→ Source records:
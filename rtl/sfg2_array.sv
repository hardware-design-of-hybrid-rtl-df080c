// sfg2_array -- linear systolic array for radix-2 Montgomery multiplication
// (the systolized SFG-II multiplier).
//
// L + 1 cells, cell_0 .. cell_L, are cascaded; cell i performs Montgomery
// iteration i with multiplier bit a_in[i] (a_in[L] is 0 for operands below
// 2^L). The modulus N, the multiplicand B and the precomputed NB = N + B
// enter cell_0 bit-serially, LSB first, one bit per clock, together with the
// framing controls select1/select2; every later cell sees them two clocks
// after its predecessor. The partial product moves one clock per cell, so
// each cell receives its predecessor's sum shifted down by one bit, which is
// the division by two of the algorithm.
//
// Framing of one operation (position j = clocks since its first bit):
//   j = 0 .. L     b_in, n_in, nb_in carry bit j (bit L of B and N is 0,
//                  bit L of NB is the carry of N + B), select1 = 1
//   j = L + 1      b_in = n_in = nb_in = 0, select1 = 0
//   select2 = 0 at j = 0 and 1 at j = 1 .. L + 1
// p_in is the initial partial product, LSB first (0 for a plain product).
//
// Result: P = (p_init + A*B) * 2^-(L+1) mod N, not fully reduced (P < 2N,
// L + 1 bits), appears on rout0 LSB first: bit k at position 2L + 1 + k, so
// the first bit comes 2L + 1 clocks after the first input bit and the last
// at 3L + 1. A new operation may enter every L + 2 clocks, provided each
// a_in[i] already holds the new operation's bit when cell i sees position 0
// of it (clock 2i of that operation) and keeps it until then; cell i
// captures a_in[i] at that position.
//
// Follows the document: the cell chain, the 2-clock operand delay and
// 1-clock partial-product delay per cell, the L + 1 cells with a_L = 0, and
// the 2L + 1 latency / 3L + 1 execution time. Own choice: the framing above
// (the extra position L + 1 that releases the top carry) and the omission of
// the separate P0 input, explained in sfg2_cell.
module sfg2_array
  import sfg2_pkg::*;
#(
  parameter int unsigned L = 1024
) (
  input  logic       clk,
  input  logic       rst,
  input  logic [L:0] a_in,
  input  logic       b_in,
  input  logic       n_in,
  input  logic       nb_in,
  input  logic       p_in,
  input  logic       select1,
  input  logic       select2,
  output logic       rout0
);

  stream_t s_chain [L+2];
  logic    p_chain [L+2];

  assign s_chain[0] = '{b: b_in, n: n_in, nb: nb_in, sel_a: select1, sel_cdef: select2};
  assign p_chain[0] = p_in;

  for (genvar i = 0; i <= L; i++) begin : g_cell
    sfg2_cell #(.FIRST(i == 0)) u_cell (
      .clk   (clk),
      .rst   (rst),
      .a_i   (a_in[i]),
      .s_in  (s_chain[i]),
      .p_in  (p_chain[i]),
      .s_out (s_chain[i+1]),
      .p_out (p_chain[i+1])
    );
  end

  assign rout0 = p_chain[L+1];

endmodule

---

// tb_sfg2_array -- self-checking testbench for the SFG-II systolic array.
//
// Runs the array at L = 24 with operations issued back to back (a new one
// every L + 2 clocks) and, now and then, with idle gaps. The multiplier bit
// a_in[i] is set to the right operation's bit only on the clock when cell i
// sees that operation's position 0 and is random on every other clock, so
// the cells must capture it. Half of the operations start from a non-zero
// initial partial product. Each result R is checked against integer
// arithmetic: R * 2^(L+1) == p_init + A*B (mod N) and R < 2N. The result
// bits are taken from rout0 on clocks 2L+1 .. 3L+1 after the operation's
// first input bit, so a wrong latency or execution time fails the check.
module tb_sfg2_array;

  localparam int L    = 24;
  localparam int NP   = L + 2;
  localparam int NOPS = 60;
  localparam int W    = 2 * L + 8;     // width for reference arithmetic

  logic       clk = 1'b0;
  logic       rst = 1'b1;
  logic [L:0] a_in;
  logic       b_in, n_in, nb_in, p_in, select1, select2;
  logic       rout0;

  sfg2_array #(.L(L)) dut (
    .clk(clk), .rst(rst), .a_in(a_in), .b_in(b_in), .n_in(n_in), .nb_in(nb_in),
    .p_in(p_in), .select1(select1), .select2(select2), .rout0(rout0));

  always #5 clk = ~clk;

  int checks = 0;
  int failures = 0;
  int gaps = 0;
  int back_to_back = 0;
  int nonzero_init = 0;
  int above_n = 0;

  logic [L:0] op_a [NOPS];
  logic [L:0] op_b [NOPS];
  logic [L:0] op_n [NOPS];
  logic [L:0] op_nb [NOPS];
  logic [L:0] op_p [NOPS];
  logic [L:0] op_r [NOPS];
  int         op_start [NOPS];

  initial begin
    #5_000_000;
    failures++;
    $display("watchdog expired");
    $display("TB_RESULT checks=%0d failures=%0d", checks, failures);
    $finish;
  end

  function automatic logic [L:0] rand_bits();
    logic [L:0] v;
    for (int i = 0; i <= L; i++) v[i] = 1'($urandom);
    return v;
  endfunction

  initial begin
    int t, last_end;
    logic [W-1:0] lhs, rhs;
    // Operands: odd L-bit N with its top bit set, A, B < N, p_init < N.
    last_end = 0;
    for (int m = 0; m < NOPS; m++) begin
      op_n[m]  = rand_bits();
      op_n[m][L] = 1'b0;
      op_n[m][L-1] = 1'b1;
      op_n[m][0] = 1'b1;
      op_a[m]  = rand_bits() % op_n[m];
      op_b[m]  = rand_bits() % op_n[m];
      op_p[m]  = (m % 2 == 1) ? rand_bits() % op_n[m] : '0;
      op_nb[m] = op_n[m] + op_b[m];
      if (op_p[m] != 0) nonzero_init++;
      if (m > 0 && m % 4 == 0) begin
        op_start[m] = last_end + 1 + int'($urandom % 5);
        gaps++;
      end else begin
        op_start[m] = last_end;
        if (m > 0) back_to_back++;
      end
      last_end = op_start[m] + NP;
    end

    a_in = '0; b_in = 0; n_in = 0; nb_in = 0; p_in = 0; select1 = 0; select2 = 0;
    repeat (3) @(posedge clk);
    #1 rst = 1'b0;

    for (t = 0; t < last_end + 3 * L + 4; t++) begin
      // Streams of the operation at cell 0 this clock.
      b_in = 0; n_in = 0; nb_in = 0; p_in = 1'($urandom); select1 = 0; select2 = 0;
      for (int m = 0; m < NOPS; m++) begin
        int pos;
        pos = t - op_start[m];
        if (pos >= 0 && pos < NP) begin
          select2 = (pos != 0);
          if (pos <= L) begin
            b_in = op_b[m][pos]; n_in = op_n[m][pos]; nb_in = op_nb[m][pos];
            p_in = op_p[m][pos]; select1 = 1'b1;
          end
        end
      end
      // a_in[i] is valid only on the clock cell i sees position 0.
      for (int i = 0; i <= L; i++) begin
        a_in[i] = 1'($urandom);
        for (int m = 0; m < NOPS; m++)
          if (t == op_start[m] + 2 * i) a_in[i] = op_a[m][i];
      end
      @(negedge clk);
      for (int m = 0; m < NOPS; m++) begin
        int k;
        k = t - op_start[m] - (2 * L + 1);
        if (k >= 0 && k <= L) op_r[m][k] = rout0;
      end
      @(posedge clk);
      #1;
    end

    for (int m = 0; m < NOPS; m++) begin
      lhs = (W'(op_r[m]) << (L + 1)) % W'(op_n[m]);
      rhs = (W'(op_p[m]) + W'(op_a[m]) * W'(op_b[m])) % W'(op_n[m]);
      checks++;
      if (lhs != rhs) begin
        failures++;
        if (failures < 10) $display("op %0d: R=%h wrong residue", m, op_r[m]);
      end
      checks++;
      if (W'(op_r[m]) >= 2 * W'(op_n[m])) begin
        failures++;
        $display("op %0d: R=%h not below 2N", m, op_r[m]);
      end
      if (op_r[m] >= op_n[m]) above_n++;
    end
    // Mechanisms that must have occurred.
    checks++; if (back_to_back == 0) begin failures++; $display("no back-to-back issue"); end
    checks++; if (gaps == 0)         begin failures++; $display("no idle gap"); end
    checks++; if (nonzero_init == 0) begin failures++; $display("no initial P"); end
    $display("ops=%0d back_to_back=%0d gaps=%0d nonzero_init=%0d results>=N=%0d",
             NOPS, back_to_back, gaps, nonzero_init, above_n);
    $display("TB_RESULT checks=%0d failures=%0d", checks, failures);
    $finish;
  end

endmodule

--

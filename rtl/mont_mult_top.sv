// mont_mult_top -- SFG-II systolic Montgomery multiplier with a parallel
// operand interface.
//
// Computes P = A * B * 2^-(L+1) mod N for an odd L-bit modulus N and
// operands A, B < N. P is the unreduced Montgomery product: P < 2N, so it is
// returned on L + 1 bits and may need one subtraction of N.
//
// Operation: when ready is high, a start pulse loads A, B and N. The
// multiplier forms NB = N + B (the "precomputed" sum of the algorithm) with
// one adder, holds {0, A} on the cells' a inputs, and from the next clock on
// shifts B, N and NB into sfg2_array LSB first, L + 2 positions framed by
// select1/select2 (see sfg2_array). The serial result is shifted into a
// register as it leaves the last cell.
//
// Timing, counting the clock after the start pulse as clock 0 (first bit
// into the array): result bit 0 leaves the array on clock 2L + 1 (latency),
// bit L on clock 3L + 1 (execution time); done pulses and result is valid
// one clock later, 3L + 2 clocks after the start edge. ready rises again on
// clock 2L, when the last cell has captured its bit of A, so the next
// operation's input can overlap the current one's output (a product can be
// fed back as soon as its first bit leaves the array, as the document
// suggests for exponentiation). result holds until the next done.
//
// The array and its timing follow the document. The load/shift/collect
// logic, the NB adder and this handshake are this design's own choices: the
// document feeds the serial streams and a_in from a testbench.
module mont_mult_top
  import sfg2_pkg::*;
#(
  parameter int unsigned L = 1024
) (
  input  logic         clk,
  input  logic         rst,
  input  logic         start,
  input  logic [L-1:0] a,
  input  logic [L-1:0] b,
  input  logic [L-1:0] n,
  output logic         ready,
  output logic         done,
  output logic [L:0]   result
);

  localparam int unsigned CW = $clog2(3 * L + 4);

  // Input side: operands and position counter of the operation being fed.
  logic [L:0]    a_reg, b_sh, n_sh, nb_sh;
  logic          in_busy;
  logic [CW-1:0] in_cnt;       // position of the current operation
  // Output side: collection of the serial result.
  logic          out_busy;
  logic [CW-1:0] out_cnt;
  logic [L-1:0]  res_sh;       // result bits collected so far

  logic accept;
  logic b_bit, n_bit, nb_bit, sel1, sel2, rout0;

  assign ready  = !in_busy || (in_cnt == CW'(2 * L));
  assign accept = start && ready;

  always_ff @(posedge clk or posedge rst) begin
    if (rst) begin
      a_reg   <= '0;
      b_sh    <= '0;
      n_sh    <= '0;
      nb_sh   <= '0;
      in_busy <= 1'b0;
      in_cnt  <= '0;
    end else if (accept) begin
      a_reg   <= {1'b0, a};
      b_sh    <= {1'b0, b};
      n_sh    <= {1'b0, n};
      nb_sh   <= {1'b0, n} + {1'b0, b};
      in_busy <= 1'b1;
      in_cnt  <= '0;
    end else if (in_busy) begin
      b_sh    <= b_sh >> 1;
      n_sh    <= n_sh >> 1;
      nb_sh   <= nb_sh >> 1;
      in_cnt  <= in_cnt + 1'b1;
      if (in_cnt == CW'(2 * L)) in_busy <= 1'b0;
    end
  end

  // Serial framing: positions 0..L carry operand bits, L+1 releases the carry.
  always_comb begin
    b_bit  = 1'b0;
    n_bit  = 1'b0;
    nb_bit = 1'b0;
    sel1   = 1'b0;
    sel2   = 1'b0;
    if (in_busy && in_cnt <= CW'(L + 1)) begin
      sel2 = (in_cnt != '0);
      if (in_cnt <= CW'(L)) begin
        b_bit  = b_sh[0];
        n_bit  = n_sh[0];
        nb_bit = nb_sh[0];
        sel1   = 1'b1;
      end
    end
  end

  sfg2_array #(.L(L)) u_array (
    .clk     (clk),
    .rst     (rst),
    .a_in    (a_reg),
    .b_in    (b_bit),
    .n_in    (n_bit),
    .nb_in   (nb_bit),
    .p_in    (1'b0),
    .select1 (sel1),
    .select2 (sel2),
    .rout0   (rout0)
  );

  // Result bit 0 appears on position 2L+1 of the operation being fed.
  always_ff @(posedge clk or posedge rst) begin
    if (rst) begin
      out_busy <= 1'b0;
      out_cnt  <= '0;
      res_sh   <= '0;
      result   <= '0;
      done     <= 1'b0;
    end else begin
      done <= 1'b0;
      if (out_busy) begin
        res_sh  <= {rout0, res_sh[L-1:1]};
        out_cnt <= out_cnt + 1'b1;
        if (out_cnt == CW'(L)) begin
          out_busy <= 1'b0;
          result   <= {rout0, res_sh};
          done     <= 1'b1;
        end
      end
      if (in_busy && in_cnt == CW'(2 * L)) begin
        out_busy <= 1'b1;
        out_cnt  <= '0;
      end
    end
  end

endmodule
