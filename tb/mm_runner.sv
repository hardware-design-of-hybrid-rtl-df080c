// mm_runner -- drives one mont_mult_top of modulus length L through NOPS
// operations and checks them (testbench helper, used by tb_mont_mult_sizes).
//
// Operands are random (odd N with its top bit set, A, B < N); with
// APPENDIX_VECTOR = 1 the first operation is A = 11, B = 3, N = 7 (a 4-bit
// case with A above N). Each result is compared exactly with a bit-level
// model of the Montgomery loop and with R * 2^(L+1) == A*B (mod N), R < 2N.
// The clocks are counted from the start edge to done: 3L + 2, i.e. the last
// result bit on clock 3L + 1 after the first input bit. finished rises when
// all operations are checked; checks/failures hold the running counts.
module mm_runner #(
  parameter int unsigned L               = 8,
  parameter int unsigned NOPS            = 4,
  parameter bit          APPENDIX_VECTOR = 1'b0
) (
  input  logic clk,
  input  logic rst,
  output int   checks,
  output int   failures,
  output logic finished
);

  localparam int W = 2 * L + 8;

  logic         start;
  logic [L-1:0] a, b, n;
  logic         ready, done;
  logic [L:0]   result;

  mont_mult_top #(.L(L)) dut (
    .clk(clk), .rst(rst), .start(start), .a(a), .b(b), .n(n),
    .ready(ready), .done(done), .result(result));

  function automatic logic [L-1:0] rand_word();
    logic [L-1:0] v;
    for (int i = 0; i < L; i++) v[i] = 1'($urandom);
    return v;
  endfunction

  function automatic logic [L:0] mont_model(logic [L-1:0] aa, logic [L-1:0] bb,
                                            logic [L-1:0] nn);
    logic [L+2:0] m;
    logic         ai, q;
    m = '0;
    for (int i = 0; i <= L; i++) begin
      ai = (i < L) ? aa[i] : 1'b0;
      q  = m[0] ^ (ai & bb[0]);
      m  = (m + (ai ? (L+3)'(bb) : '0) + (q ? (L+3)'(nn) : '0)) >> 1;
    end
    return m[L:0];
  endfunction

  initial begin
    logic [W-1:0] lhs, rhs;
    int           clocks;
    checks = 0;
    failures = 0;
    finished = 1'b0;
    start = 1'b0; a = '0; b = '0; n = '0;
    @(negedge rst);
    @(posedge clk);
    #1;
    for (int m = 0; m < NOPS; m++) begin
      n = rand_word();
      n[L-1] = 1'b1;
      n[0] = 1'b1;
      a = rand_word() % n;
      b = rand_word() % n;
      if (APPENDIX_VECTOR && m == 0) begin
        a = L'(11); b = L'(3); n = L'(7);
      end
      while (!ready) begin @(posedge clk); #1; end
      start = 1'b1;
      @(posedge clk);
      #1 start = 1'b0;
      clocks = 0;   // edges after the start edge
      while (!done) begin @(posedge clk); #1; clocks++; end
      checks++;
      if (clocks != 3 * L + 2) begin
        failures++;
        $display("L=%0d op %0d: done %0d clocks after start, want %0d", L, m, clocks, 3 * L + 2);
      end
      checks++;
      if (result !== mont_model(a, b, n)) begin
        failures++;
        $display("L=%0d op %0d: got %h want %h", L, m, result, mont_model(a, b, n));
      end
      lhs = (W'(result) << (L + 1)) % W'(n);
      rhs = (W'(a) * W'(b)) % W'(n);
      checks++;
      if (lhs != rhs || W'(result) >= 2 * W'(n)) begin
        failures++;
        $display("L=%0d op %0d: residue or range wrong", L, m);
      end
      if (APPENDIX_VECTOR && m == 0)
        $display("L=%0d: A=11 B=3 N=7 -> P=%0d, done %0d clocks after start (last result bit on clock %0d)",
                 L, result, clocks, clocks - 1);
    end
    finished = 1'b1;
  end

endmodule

→ Exercise description: Working from the data above, extract solely the lines from the one containing "filename rtl/sfg2_array.sv" through the one containing "per cell, so", exactly as they appear, both included.

→ Task solution:
filename rtl/sfg2_array.sv
repository hardware-design-of-hybrid-rtl-df080c
// sfg2_array -- linear systolic array for radix-2 Montgomery multiplication
// (the systolized SFG-II multiplier).
//
// L + 1 cells, cell_0 .. cell_L, are cascaded; cell i performs Montgomery
// iteration i with multiplier bit a_in[i] (a_in[L] is 0 for operands below
// 2^L). The modulus N, the multiplicand B and the precomputed NB = N + B
// enter cell_0 bit-serially, LSB first, one bit per clock, together with the
// framing controls select1/select2; every later cell sees them two clocks
// after its predecessor. The partial product moves one clock per cell, so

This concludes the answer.